Bank of America must offer the deal to any borrowers who meet a certain set of criteria: Homeowners must be underwater, which means they owe more on their loan than their home is worth. They must be delinquent by more than 60 days on their mortgage payments. And their mortgage payments must account for more than a quarter of their income.
"This commitment is a good thing," said Ira Rheingold, executive director of the National Association of Consumer Advocates. "BofA also had the most incentive to get this [investigation] resolved."
Rheingold said that Bank of America, which is embroiled in many other legal battles over servicing misconduct, wanted more than the other banks to get the attorney general investigation behind it, so it may have offered more complete principal reductions as an extra incentive to get a deal done.

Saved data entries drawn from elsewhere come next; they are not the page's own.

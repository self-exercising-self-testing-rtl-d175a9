// tb_kcmp_johnson_sr: self-checking test of the twisted-ring shift register.
// A 16-bit register reset to zero is shifted through three full periods with
// random gaps in the shift enable; after t shifts its state must equal the
// closed form J(t): cells [0, t) set for t <= N, cells [t-N, N) set for
// N < t < 2N. A second register with a non-zero reset value checks INIT and
// the period of 2N shifts.
`timescale 1ns / 1ps

module tb_kcmp_johnson_sr;
  localparam int unsigned N = 16;
  localparam logic [N-1:0] INIT2 = 16'h0007;
  logic clk = 0, rst_n = 0, shift = 0;
  logic [N-1:0] q, q2;
  int checks = 0, failures = 0;

  kcmp_johnson_sr                          dut  (.clk(clk), .rst_n(rst_n), .shift(shift), .q(q));
  kcmp_johnson_sr #(.N(N), .INIT(INIT2))   dut2 (.clk(clk), .rst_n(rst_n), .shift(shift), .q(q2));

  always #5 clk = ~clk;

  function automatic logic [N-1:0] jstate(int t);
    logic [N-1:0] v;
    t = t % (2 * N);
    for (int i = 0; i < int'(N); i++)
      v[i] = (t <= int'(N)) ? (i < t) : (i >= t - int'(N));
    return v;
  endfunction

  initial begin
    repeat (5000) @(posedge clk);
    failures++;
    $display("TB_RESULT checks=%0d failures=%0d", checks, failures);
    $finish;
  end

  initial begin
    int shifts = 0;
    #12 rst_n = 1;
    @(negedge clk);
    checks += 2;
    if (q !== '0) failures++;
    if (q2 !== INIT2) failures++;
    while (shifts < 6 * int'(N)) begin
      shift = ($urandom_range(3, 0) != 0);
      @(posedge clk);
      if (shift) shifts++;
      @(negedge clk);
      checks++;
      if (q !== jstate(shifts)) begin
        failures++;
        $display("FAIL after %0d shifts q=%b exp=%b", shifts, q, jstate(shifts));
      end
      if (shifts % (2 * N) == 0) begin
        checks++;
        if (q2 !== INIT2) failures++;
      end
    end
    $display("TB_RESULT checks=%0d failures=%0d", checks, failures);
    $finish;
  end
endmodule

“This program expands on other targeted principal reduction programs we offer to address the large volume of delinquent legacy Countrywide loans, and the goals are the same: To keep as many troubled borrowers in their homes as possible, reduce foreclosures, and help stabilize the housing market," a Bank of America spokesman said in a statement.
The deal, which was reached Feb. 9 but has not yet been finalized, requires Bank of America and four other banks -- JPMorgan Chase, Citigroup, Wells Fargo, and Ally Financial -- to provide at least $10 billion in principal reduction to underwater borrowers who are delinquent or at immediate risk of default. Bank of America is on the hook for the biggest share, $8.58 billion, though that also includes expenditures for refinancing programs.
Borrowers whose loans are held by the other banks won't get as much relief. While they collectively must provide more than $10 billion in relief to homeowners, they are not required to offer a principal reduction to all borrowers who fit into a particular demographic, as Bank of America might. When offering a principal reduction, they are also required to write down the loan value to only 120 percent of loan value, instead of to market value. (For example, a homeowner with a $300,000 mortgage but a home worth just $200,000 would qualify for the outstanding principal to be written down to $250,000.)
All told, the settlement would offer financial assistance for between 750,000 and 1 million homeowners, government officials have said.